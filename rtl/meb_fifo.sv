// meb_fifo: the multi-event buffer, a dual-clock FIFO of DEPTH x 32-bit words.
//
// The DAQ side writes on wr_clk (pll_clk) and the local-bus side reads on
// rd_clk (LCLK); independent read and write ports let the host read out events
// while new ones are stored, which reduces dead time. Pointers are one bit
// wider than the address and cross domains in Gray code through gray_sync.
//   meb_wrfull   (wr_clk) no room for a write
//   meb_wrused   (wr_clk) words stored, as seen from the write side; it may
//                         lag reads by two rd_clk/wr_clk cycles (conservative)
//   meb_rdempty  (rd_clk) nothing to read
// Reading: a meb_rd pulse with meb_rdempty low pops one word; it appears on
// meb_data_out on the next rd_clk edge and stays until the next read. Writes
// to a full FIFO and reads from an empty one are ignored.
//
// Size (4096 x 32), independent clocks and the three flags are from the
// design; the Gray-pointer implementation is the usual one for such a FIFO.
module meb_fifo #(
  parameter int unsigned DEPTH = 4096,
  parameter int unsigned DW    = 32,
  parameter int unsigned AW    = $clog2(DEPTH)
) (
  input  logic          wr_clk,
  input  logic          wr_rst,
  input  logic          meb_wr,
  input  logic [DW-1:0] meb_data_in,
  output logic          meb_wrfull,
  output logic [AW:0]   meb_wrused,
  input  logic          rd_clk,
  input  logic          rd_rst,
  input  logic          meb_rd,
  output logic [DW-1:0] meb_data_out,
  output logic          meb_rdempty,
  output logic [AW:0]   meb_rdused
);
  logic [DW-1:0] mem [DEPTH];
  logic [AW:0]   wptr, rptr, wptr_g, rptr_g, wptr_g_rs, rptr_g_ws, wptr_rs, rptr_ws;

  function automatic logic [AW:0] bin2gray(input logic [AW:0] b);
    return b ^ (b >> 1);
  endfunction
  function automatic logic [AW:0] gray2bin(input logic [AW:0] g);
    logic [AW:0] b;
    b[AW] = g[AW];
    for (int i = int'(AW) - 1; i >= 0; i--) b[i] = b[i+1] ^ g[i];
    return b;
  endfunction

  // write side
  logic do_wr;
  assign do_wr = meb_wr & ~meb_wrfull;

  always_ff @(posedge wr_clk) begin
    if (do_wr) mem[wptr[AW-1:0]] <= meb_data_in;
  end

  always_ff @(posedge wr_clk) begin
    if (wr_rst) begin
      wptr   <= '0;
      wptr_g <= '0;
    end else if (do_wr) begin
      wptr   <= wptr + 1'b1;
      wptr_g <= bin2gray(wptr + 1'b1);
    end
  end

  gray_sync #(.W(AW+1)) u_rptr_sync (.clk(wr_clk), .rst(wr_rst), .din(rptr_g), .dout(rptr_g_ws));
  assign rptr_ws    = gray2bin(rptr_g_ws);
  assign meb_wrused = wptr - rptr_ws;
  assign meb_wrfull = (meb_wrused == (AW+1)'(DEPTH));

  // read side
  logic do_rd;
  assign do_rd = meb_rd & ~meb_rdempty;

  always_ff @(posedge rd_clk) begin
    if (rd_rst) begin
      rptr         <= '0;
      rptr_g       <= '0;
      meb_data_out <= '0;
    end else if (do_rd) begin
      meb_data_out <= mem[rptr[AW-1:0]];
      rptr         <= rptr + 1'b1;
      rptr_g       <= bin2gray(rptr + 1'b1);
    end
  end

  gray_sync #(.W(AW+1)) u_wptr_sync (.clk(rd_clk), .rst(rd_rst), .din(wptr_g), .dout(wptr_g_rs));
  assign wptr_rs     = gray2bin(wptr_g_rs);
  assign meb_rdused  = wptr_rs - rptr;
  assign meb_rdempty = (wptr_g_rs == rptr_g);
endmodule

* * *

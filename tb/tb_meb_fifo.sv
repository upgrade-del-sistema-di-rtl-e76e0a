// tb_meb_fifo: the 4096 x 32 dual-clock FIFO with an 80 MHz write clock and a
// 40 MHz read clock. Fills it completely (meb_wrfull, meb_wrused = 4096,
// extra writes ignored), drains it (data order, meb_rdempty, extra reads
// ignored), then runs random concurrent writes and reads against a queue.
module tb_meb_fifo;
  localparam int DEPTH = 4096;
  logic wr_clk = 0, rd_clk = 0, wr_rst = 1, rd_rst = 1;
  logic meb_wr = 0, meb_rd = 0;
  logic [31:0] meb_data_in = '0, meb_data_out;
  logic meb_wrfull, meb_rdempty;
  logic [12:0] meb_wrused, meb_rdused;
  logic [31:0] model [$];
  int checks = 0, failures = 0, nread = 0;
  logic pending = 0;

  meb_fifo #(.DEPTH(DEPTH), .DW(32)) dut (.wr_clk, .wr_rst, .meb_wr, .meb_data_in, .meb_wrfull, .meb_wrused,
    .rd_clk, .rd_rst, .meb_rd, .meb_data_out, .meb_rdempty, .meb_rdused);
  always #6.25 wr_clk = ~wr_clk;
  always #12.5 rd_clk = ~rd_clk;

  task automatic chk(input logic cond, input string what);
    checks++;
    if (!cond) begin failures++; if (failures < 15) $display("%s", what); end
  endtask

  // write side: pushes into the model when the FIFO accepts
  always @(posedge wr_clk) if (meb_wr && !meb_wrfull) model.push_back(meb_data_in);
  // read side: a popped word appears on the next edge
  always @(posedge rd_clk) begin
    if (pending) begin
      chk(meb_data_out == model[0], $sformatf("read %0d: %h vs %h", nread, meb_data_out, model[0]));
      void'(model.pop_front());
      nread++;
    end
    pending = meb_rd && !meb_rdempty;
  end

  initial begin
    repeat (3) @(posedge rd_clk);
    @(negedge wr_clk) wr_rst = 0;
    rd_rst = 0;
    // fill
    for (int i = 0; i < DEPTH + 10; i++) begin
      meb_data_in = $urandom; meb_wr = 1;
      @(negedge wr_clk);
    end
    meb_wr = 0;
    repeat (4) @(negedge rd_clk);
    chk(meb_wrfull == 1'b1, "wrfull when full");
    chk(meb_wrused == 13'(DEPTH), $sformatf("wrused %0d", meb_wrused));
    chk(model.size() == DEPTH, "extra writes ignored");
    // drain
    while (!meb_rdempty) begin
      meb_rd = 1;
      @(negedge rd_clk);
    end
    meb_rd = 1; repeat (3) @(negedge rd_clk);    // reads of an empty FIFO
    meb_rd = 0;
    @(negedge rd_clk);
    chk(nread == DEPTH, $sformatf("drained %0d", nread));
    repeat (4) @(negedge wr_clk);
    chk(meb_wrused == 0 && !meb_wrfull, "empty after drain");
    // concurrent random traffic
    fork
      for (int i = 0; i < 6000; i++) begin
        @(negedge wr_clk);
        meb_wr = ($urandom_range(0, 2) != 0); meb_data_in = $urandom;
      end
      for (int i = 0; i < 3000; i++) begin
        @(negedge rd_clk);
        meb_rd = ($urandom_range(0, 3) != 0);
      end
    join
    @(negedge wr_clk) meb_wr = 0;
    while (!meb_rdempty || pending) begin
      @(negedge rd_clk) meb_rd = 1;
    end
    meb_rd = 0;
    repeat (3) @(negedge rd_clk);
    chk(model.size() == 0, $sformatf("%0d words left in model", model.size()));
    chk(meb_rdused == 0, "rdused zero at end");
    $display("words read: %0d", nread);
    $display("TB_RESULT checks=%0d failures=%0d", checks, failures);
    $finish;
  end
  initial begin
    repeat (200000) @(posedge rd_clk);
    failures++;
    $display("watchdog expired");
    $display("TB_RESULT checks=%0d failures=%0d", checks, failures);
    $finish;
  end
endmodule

--

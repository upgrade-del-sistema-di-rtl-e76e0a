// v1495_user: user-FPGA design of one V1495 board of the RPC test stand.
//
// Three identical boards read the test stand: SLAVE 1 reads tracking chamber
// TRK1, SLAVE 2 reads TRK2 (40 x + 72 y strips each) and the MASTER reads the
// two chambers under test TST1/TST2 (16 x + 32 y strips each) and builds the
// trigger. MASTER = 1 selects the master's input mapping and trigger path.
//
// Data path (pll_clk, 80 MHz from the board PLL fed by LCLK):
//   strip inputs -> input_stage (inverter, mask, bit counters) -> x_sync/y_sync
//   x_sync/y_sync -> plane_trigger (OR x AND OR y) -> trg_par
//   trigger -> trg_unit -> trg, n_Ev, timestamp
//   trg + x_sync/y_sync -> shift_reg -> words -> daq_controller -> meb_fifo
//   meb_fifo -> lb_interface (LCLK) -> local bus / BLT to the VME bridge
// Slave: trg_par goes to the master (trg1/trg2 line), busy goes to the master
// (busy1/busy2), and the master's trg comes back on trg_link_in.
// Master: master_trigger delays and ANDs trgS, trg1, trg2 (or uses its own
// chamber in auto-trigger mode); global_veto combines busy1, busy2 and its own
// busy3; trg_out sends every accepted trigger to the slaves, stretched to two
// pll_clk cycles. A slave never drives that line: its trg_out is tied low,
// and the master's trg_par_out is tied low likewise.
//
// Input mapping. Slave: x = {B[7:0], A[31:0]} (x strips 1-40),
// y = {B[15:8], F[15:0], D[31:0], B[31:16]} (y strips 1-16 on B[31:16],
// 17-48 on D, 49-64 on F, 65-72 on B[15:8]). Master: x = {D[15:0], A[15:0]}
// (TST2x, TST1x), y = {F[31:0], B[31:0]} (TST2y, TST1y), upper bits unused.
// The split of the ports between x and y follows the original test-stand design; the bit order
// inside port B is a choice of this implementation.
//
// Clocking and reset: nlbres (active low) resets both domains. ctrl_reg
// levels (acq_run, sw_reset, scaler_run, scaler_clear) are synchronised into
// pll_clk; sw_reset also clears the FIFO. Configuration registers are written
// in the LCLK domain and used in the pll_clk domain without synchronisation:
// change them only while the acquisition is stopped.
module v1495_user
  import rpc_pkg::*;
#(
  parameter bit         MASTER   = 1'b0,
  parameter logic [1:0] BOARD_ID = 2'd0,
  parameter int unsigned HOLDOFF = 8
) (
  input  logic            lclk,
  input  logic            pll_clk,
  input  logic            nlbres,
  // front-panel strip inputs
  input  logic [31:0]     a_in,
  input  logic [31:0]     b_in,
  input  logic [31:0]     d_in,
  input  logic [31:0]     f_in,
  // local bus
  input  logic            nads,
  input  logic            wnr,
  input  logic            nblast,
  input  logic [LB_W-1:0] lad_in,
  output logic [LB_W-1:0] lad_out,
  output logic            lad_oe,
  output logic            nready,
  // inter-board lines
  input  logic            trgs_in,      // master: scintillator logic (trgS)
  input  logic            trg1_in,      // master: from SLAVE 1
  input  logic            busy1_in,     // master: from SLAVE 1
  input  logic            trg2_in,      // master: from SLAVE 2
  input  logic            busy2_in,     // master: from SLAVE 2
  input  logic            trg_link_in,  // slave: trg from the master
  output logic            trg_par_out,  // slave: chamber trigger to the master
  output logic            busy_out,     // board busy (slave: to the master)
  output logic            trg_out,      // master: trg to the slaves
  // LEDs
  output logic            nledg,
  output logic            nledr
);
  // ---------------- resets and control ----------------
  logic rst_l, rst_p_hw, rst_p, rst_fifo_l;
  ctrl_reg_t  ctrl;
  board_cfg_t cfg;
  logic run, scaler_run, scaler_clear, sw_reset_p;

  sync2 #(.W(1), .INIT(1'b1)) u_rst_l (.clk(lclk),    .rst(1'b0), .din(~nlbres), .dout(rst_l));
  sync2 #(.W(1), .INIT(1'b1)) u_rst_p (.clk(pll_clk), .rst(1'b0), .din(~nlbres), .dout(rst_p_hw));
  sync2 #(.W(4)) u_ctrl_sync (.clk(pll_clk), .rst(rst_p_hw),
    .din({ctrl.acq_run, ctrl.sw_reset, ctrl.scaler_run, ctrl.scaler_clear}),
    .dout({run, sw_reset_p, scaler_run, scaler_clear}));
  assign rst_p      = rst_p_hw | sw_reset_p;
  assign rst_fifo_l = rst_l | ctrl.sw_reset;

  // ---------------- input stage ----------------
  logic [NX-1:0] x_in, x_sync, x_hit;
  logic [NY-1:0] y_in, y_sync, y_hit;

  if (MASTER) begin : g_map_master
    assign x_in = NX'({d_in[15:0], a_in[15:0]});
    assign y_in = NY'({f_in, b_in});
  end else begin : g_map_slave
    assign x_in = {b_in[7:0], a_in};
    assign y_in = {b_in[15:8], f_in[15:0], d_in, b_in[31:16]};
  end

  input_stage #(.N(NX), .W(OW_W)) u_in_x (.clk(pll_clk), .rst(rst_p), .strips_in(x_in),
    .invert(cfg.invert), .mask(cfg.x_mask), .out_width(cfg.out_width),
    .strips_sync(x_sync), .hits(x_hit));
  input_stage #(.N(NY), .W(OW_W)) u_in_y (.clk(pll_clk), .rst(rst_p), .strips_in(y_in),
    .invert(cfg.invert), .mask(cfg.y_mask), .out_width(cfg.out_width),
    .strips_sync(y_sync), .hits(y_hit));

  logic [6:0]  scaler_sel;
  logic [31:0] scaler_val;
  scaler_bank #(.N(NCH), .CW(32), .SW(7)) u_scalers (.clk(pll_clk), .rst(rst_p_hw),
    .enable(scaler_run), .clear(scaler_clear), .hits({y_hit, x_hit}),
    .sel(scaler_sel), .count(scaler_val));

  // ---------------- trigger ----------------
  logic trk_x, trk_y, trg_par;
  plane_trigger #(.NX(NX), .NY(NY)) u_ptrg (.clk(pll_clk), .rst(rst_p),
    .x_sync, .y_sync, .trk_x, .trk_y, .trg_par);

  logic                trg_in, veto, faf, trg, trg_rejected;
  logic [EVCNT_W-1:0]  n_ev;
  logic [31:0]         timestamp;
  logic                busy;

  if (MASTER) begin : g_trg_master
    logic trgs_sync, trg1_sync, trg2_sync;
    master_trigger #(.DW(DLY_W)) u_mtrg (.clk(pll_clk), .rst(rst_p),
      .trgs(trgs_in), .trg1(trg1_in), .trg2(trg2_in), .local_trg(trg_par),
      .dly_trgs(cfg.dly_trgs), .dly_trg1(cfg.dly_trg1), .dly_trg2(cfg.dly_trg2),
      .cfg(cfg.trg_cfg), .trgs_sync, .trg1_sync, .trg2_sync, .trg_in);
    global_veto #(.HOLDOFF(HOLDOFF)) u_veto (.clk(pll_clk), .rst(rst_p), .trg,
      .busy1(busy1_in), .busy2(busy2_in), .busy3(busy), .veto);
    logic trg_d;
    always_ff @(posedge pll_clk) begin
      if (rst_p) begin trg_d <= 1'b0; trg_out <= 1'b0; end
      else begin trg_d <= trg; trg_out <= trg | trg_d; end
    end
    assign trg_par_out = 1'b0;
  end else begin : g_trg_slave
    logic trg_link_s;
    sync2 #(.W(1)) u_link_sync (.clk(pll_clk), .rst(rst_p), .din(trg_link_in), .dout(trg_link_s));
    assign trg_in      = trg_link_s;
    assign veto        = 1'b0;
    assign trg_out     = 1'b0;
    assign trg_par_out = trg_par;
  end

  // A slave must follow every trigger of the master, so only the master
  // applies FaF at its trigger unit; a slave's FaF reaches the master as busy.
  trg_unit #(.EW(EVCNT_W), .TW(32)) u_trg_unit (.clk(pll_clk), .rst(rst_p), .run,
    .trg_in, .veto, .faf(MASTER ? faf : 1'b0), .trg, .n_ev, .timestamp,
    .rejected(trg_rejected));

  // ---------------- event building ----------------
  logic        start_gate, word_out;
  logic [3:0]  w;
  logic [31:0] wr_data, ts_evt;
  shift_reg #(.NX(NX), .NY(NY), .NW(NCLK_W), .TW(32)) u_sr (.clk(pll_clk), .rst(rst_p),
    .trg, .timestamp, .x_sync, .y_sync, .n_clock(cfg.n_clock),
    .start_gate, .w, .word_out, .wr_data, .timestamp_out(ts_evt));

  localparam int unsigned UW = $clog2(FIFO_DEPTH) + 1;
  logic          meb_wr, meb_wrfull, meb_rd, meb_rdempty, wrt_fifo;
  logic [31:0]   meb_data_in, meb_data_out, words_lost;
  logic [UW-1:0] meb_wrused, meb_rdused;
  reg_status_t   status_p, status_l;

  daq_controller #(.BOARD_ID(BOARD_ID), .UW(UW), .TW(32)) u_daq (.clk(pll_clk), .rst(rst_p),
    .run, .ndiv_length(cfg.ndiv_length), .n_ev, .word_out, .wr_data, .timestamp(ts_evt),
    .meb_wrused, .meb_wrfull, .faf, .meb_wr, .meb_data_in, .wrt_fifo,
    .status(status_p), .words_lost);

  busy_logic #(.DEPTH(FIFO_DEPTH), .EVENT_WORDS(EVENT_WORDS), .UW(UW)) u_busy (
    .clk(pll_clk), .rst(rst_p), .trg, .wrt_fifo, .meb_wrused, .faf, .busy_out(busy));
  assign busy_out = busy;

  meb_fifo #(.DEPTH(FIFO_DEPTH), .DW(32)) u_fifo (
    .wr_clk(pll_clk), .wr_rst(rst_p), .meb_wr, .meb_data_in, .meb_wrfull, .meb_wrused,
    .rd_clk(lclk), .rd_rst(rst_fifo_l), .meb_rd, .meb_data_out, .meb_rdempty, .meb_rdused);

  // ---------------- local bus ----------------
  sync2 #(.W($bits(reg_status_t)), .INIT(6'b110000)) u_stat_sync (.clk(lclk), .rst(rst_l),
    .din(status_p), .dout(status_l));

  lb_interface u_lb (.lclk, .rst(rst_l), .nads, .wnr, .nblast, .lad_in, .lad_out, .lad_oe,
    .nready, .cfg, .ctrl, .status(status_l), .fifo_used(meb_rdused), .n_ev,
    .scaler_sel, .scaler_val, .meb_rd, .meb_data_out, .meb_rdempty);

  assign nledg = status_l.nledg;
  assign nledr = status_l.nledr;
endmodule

What this task involves: Please give the number of lines in the listing above that contain the string "while", without anything else.

Solution: 4